DIGITAL TWIN - FOR FACILITIES MANAGEMENT
HSBC Main Building: Digital Twin Analysis of the Level 11 Sun Scoop
The HSBC Main Building in Hong Kong—designed by Norman Foster and completed in 1985—remains a benchmark of high‑performance office architecture. Its modular steel structure, expansive atrium and the distinctive “sun scoop” on level 11 combine to produce a complex interaction between daylight, direct sunlight and internal climate. In 2011, Foster + Partners developed a digital twin from the as‑built drawings to study these interactions and quantify how sunlight, daylighting, insolation and heat gains affected level 11 and the atrium illumination levels.
Why a digital twin was needed The building’s open atrium and the level 11 sun scoop create both opportunities and challenges.

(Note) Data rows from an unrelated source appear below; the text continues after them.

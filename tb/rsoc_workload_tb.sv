// rsoc_workload_tb: runs the frame sizes the framework was evaluated with
// through the top, rsoc_system, at its default parameters:
//   testio  one 32-byte frame through each of Loop 0..3 (FIFO Interface on
//           slots 0 and 1, SDMA Interface on slots 2 and 3)
//   8 KB    one 8192-byte frame on each SDMA slot (HP0 and ACP)
//   1 MB    one 1 MiB frame on each SDMA slot
// Larger frames (several MB) differ only in size: the size registers are
// 32 bits wide and the engine never holds a whole frame.
// The processor is an AXI4-Lite master model; each data port has a 2 MiB +
// 4 KiB behavioural memory without random stalls, so the cycle counts it
// prints are those of the bridge itself. Every copied byte is compared with
// its source, and the loopback FRAMES/BEATS registers with the frames sent.
// The source description gives no hardware throughput (its measured rate
// is limited by the software copy), so the bytes per cycle are printed
// for information, and checked only against the one-word-per-cycle limit
// of a 32-bit stream.
module rsoc_workload_tb;
  import axi_pkg::*;
  import plat_pkg::*;
  import rsoc_pkg::*;
  localparam logic [31:0] MB  = 32'h0010_0000;
  localparam logic [31:0] BB  = 32'h4000_0000;
  localparam int          MEM = 32'h0020_1000;
  logic clk = 0, rst_n = 0;
  axil_req_t req; axil_resp_t resp;
  axi_req_t mreq [2]; axi_resp_t mresp [2];
  logic [3:0] irq;
  int e0, r0, w0, e1, r1, w1;
  int checks = 0, failures = 0;
  axis_t flt_s, flt_m;
  logic flt_s_tready, flt_sof, flt_cap_valid, flt_cmd_ready;
  logic [31:0] flt_cap_data;

  rsoc_system dut (.clk, .rst_n, .gp_req(req), .gp_resp(resp), .m_axi_req(mreq), .m_axi_resp(mresp), .irq,
                   .flt_s_axis(flt_s), .flt_s_tready, .flt_m_axis(flt_m), .flt_m_tready(1'b1), .flt_sof,
                   .flt_cap_data, .flt_cap_valid, .flt_cap_ready(1'b1),
                   .flt_cmd_valid(1'b0), .flt_cmd_discard(1'b0), .flt_cmd_ready);
  axil_bfm bfm (.clk, .req, .resp);
  axi_mem_model #(.MEM_BYTES(MEM), .BASE(MB), .STALL(1'b0)) hp0 (.clk, .rst_n, .req(mreq[0]), .resp(mresp[0]),
                                                              .errors(e0), .reads(r0), .writes(w0));
  axi_mem_model #(.MEM_BYTES(MEM), .BASE(MB), .STALL(1'b0)) acp (.clk, .rst_n, .req(mreq[1]), .resp(mresp[1]),
                                                              .errors(e1), .reads(r1), .writes(w1));
  always #5 clk = ~clk;

  initial begin
    #100_000_000; failures++;
    $display("TB_RESULT checks=%0d failures=%0d", checks, failures); $finish;
  end

  int n_testio = 0, n_8k = 0, n_1m = 0;
  int exp_frames [4] = '{0, 0, 0, 0}, exp_beats [4] = '{0, 0, 0, 0};

  task automatic chk(input string what, input logic [31:0] got, input logic [31:0] exp);
    checks++;
    if (got !== exp) begin failures++; $display("%s: %h, expected %h", what, got, exp); end
  endtask
  function automatic logic [31:0] acc_base(int i);  return BB + 32'h1000 * (1 + i); endfunction
  function automatic logic [31:0] ctrl_base(int i); return BB + 32'h1000 * (5 + i); endfunction

  // one frame through FIFO Interface slot s, nbytes a multiple of 4
  task automatic fifo_frame(input int s, input int nbytes);
    logic [31:0] d; logic [1:0] r; logic [31:0] w [$];
    int nb; nb = nbytes / 4;
    for (int b = 0; b < nb; b++) w.push_back($urandom);
    bfm.write(ctrl_base(s) + 32'h2C, 32'(nbytes), r);
    bfm.write(ctrl_base(s) + 32'h28, 32'h0000_000F, r);
    for (int b = 0; b < nb; b++) begin
      if (b == 1) bfm.write(ctrl_base(s) + 32'h2C, 32'h0, r);
      if (b == nb - 1) bfm.write(ctrl_base(s) + 32'h28, 32'h0000_010F, r);
      bfm.write(ctrl_base(s) + 32'h24, w[b], r);
    end
    wait (irq[s]);
    bfm.read(ctrl_base(s) + 32'h2C, d, r); chk("fifo rx size", d, nbytes);
    for (int b = 0; b < nb; b++) begin
      bfm.read(ctrl_base(s) + 32'h28, d, r); chk("fifo rx keep/last", d, (b == nb - 1) ? 32'h10F : 32'h00F);
      bfm.read(ctrl_base(s) + 32'h24, d, r); chk("fifo rx data", d, w[b]);
    end
    exp_frames[s]++; exp_beats[s] += nb;
  endtask

  // one frame of nbytes through SDMA slot s (memory port s-2): fill the
  // source with random bytes, request both directions, wait for both
  // responses, compare, and return the cycles from request to response
  task automatic sdma_frame(input int s, input int nbytes, output longint cycles);
    logic [31:0] d; logic [1:0] r;
    logic [31:0] src, dst;
    longint t0;
    int bad;
    src = MB + 32'h40;
    dst = MB + 32'h0010_0000 + 32'h80;
    for (int b = 0; b < nbytes; b++)
      if (s == 2) hp0.mem[src - MB + b] = 8'($urandom); else acp.mem[src - MB + b] = 8'($urandom);
    bfm.write(ctrl_base(s) + 32'h38, dst, r);
    bfm.write(ctrl_base(s) + 32'h3C, 32'(nbytes), r);
    bfm.write(ctrl_base(s) + 32'h40, 32'h77, r);
    t0 = $time / 10;
    bfm.write(ctrl_base(s) + 32'h24, src, r);
    bfm.write(ctrl_base(s) + 32'h28, 32'(nbytes), r);
    bfm.write(ctrl_base(s) + 32'h2C, 32'h55, r);
    do begin
      wait (irq[s]);
      bfm.read(ctrl_base(s) + 32'h20, d, r);
    end while ((d & 32'hA) != 32'hA);
    cycles = $time / 10 - t0;
    bfm.read(ctrl_base(s) + 32'h30, d, r); chk("RES_SSTATUS", d, 0);
    bfm.read(ctrl_base(s) + 32'h34, d, r); chk("RES_SID", d, 32'h55);
    bfm.read(ctrl_base(s) + 32'h44, d, r); chk("RES_DSTATUS", d, 0);
    bfm.read(ctrl_base(s) + 32'h48, d, r); chk("RES_DSIZE", d, nbytes);
    bfm.read(ctrl_base(s) + 32'h4C, d, r); chk("RES_DID", d, 32'h77);
    bad = 0;
    for (int b = 0; b < nbytes; b++)
      if (s == 2 ? hp0.mem[dst - MB + b] !== hp0.mem[src - MB + b]
                 : acp.mem[dst - MB + b] !== acp.mem[src - MB + b]) bad++;
    chk($sformatf("slot %0d %0d-byte frame: differing bytes", s, nbytes), bad, 0);
    // a 32-bit stream moves at most 4 bytes per cycle
    checks++;
    if (cycles < longint'(nbytes / 4)) begin
      failures++; $display("slot %0d: %0d bytes in %0d cycles is faster than possible", s, nbytes, cycles);
    end
    $display("slot %0d: %0d bytes in %0d cycles (%0.2f bytes/cycle)", s, nbytes, cycles,
             real'(nbytes) / real'(cycles));
    exp_frames[s]++; exp_beats[s] += nbytes / 4;
  endtask

  initial begin
    logic [31:0] d; logic [1:0] r; longint c;
    flt_s = '0;
    repeat (3) @(posedge clk);
    rst_n <= 1;
    // testio: 32 bytes through every loop
    fifo_frame(0, 32); n_testio++;
    fifo_frame(1, 32); n_testio++;
    sdma_frame(2, 32, c); n_testio++;
    sdma_frame(3, 32, c); n_testio++;
    // 8 KB and 1 MB frames on both memory ports
    sdma_frame(2, 8192, c); n_8k++;
    sdma_frame(3, 8192, c); n_8k++;
    sdma_frame(2, 1 << 20, c); n_1m++;
    sdma_frame(3, 1 << 20, c); n_1m++;
    for (int s = 0; s < 4; s++) begin
      bfm.read(acc_base(s), d, r);     chk($sformatf("loop %0d FRAMES", s), d, exp_frames[s]);
      bfm.read(acc_base(s) + 4, d, r); chk($sformatf("loop %0d BEATS", s), d, exp_beats[s]);
    end
    chk("HP0 protocol errors", e0, 0);
    chk("ACP protocol errors", e1, 0);
    $display("workloads: testio=%0d 8k=%0d 1m=%0d", n_testio, n_8k, n_1m);
    checks++; if (n_testio != 4 || n_8k != 2 || n_1m != 2) failures++;
    $display("TB_RESULT checks=%0d failures=%0d", checks, failures);
    $finish;
  end
endmodule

The scoop is intended to capture and redirect daylight into deeper parts of the atrium and adjacent floors, reducing reliance on artificial lighting. However, direct solar penetration can also produce glare, uneven illumination and localized heat gains that affect occupant comfort and HVAC loads. On an aging, actively occupied high‑rise, intrusive on‑site testing is disruptive; furthermore, the as‑built configuration and materials sometimes diverge subtly from original design assumptions. A precise, physics‑based digital model allowed us to assess performance under realistic conditions without interrupting building operations.
Creating the digital twin from as‑built drawings We started with comprehensive as‑built drawings, construction records and site surveys. The process included:
Verification and updating of geometry: converting 2D drawings into a detailed 3D geometric model that captured the sun scoop’s form, the atrium void, glazing, internal partitions and significant furniture and plant locations affecting light distribution.
Material and surface definition: assigning measured or specified optical and thermal properties to façades, louvers, internal finishes and glazing (visible transmittance, reflectance, absorptance, U‑values, solar heat gain coefficients).
Environmental and boundary condition setup: integrating local climate data (typical meteorological year for Hong Kong), sun path, sky models and HVAC boundary conditions for level 11 and the atrium zones.
Model validation: running daylight factor and illuminance comparisons against spot measurements and maintenance records where available to ensure the digital twin represented reality closely.
Analytical methods and tools We employed a combination of daylight simulation, ray‑tracing for direct sunlight, and thermal simulation to link solar gains to internal temperatures and HVAC responses. Primary analyses included:
Sun path and direct solar studies: identifying times and locations where direct sunlight entered through the sun scoop and façade, producing potential glare and hot spots.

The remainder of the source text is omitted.